VAN MERLET, Herluf
Bergen
Nors zwijgen de grijsaards, de bergen,
in mottige mantels van bosbont;
geen schudt zich de mieren van mensen
en 't roos van de sneeuw van de schouders,
hun vuurbloed sinds oertijd gestold
werd kalk in hun kronklende aadren.
De dagen gaan open en dicht
als pauwstaarten trillend van licht
besprenkeld met ogen van zon.
Als derwisjen dansen de nachten
in fladdrende lompen van wolken
en slaan uit de maantamboerijn
gerinkel van stuivende sterren.
De bergen, de grijsaards, zij zwijgen:
het kan niet meer worden als toen
de schepping haar kringloop begon.
//////////////////////////////////
…..
En achter de bevrozen ruiten
danst op het kerkhof wild de wind
met 'n rokje van dor lover aan
een malle dodendans voor al het leven,
dat vrucht'loos is geboren en vergaan.
…..
//////////////////////////////////
Davos I - Spleen
O, barre bouw van kleine-roofdierhokken,
waar het gekooide leven kwijnt en zich verteert
en 't kuis katoen van de verpleegstersrokken
zelfs door geheime lusten wordt beloerd, begeerd.
Ziet, in de etalages der balkonnen
verligt, nog gaaf van schil, het aangestoken ooft:
patiënten door een droom van hoop omsponnen,
waarmee hun heimwee zich bewust bedwelmt, verdooft.
Zij staren naar de altijd eend're bergen,
die zijn als bruine bisons schurfterig begroeid,
hoelang zal men hun ongeduld nog tergen
in dit effect-decor, dat hen verveelt, vermoeit?
Davos III - Wintersport
Nog onbekenden gis'tren hebben zij alleen gegroet
zoals in sporthotels men dat uit welgezindheid doet.
Vanmorgen reeds aan het ontbijt heeft hij haar blik ontmoet:
een aarzelen, een tasten en een vonk van overmoed.
Zij stoven heel de dag door zon en blinde nevel
de sneeuwen steilten af en hebben neergeschreven
hun golvend spoor en hijgend bij de rust verlegen
elkaar gekust en dan onwennig weggekeken.
Maar in de bar - een juffrouw croonde melancholisch -
verstrengeld in de dans, het bloed licht-alcoholisch,
ontvlamden zij in lust, een tikje té methodisch.
Als bleke vissen parend op de bodem van een gracht
zo lagen zij tesaam in 't troebel water van de nacht.

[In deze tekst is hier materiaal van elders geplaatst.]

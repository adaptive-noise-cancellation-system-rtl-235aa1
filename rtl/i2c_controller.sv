// i2c_controller: write-only I2C master that configures the WM8731 CODEC once
// after reset. It walks the 16 entries of i2c_cmd_rom and sends each as a
// three-byte write transaction
//   START, [dev_addr[6:0] | W=0], [reg_addr[6:0] | data[8]], [data[7:0]], STOP
// and, after the last one, holds init_done high and leaves the bus idle.
//
// Timing: every bus bit occupies one "slot" of CLK_DIV system clocks
// (125 at 50 MHz gives the specified 400 kHz). Within a data slot SCL is low
// for the first CLK_DIV/2 clocks and high for the rest; SDA changes a quarter
// slot after SCL falls. START holds SCL high and pulls SDA low at mid-slot;
// STOP pulls SDA low, raises SCL, then releases SDA at three quarters of the
// slot. One idle slot separates transactions. A transaction is 30 slots, so
// the whole sequence takes 16*30*CLK_DIV clocks (60,000 at the default).
//
// SDA is open drain: the controller only pulls it low (sda_oe = 1) or
// releases it to an external pull-up; the three-state pad driver itself sits
// in the top level, so this module has no bidirectional port. The ninth (acknowledge) bit of each byte is released for
// the CODEC to drive; its value is not checked and there is no retry. SCL is
// driven push-pull, as the CODEC never stretches the clock. Those two points
// and the slot layout are this design's choices; the divider, the byte
// format and the 16-write sequence follow the specification.
module i2c_controller
  import nc_pkg::*;
#(
  parameter int unsigned CLK_DIV = 125  // system clocks per SCL period
) (
  input  logic clk,
  input  logic rst_n,
  output logic sda_oe,     // 1: pull SDA low, 0: release it
  output logic scl,        // I2C clock
  output logic init_done   // high after all 16 CODEC registers are written
);

  localparam int unsigned HALF = CLK_DIV / 2;
  localparam int unsigned Q1   = CLK_DIV / 4;
  localparam int unsigned Q3   = HALF + Q1;
  localparam int          CW   = $clog2(CLK_DIV);

  typedef enum logic [2:0] {
    S_GAP, S_START, S_BIT, S_STOP, S_DONE
  } i2c_state_t;

  i2c_state_t   state;
  logic [CW-1:0] cnt;
  logic [3:0]   cmd_idx;
  logic [1:0]   byte_cnt;
  logic [3:0]   bit_cnt;     // 0..7 data bits, 8 = acknowledge
  logic         sda_low;     // 1: pull SDA low
  i2c_cmd_t     cmd;
  logic [7:0]   cur_byte;
  logic         cur_bit;
  logic         slot_end;

  i2c_cmd_rom u_rom (.idx(cmd_idx), .cmd(cmd));

  always_comb begin
    unique case (byte_cnt)
      2'd0:    cur_byte = {cmd.dev_addr, 1'b0};
      2'd1:    cur_byte = {cmd.reg_addr, cmd.data[8]};
      default: cur_byte = cmd.data[7:0];
    endcase
    // MSB first; the acknowledge slot releases the line.
    cur_bit  = (bit_cnt == 4'd8) ? 1'b1 : cur_byte[3'd7 - bit_cnt[2:0]];
    slot_end = (cnt == CW'(CLK_DIV - 1));
  end

  assign sda_oe = sda_low;

  always_ff @(posedge clk or negedge rst_n) begin
    if (!rst_n) begin
      state     <= S_GAP;
      cnt       <= '0;
      cmd_idx   <= '0;
      byte_cnt  <= '0;
      bit_cnt   <= '0;
      sda_low   <= 1'b0;
      scl       <= 1'b1;
      init_done <= 1'b0;
    end else begin
      cnt <= slot_end ? '0 : cnt + 1'b1;

      // Line levels within the current slot.
      unique case (state)
        S_GAP, S_DONE: begin
          scl     <= 1'b1;
          sda_low <= 1'b0;
        end
        S_START: begin
          scl <= 1'b1;
          if (cnt == CW'(HALF)) sda_low <= 1'b1;
        end
        S_BIT: begin
          scl <= (cnt >= CW'(HALF));
          if (cnt == CW'(Q1)) sda_low <= ~cur_bit;
        end
        S_STOP: begin
          scl <= (cnt >= CW'(HALF));
          if (cnt == CW'(Q1)) sda_low <= 1'b1;
          if (cnt == CW'(Q3)) sda_low <= 1'b0;
        end
        default: ;
      endcase

      // Slot sequencing.
      if (slot_end) begin
        unique case (state)
          S_GAP: state <= S_START;
          S_START: begin
            state    <= S_BIT;
            byte_cnt <= '0;
            bit_cnt  <= '0;
          end
          S_BIT: begin
            if (bit_cnt == 4'd8) begin
              bit_cnt <= '0;
              if (byte_cnt == 2'd2) state <= S_STOP;
              else byte_cnt <= byte_cnt + 1'b1;
            end else begin
              bit_cnt <= bit_cnt + 1'b1;
            end
          end
          S_STOP: begin
            if (cmd_idx == 4'(I2C_NUM_CMDS - 1)) begin
              state     <= S_DONE;
              init_done <= 1'b1;
            end else begin
              cmd_idx <= cmd_idx + 1'b1;
              state   <= S_GAP;
            end
          end
          default: state <= S_DONE;
        endcase
      end
    end
  end

endmodule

Hun waan en blik geblust, zien zij het raam vol sterren staan
en hunk'ren naar het morgenlicht, tot in hun ziel ontdaan,
om vreemder dan voorheen weer uit elkaar te gaan.
Davos IV - Friedhof dorf
Een wrakke muur en wat verweerde kruisen
aan de versleten zelfkant van het dorp,
dat met zijn flets patroon van pleister-huizen
de dalvloer dekt in achteloze worp.
Straks als het peil der sneeuw gestaag gaat stijgen,
de wintertrek wild als een feest begint
en zwermen bonte gasten nederstrijken,
geen, die er dan een spoor van wedervindt.
De doden hebben enkel te verdwijnen,
wanneer het leven als een carnaval
zichzelf verstrikt in serpentine-lijnen
en bloeit met éénnachtsbloemen van kristal.
Dan zullen op hun oesterbank de zieken
als schelpen open in de eb en vloed
doorspoeld van opgewonden dansmuzieken
d'illusies voeden van hun schiftend bloed.
Een muur, wat kruisen op vergeten graven,
hoe schuwt men in verzwegen angst dit beeld,
en tóch, slechts zij, die worden uitgedragen,
zijn eerst van alle kwaal en kwaad geheeld.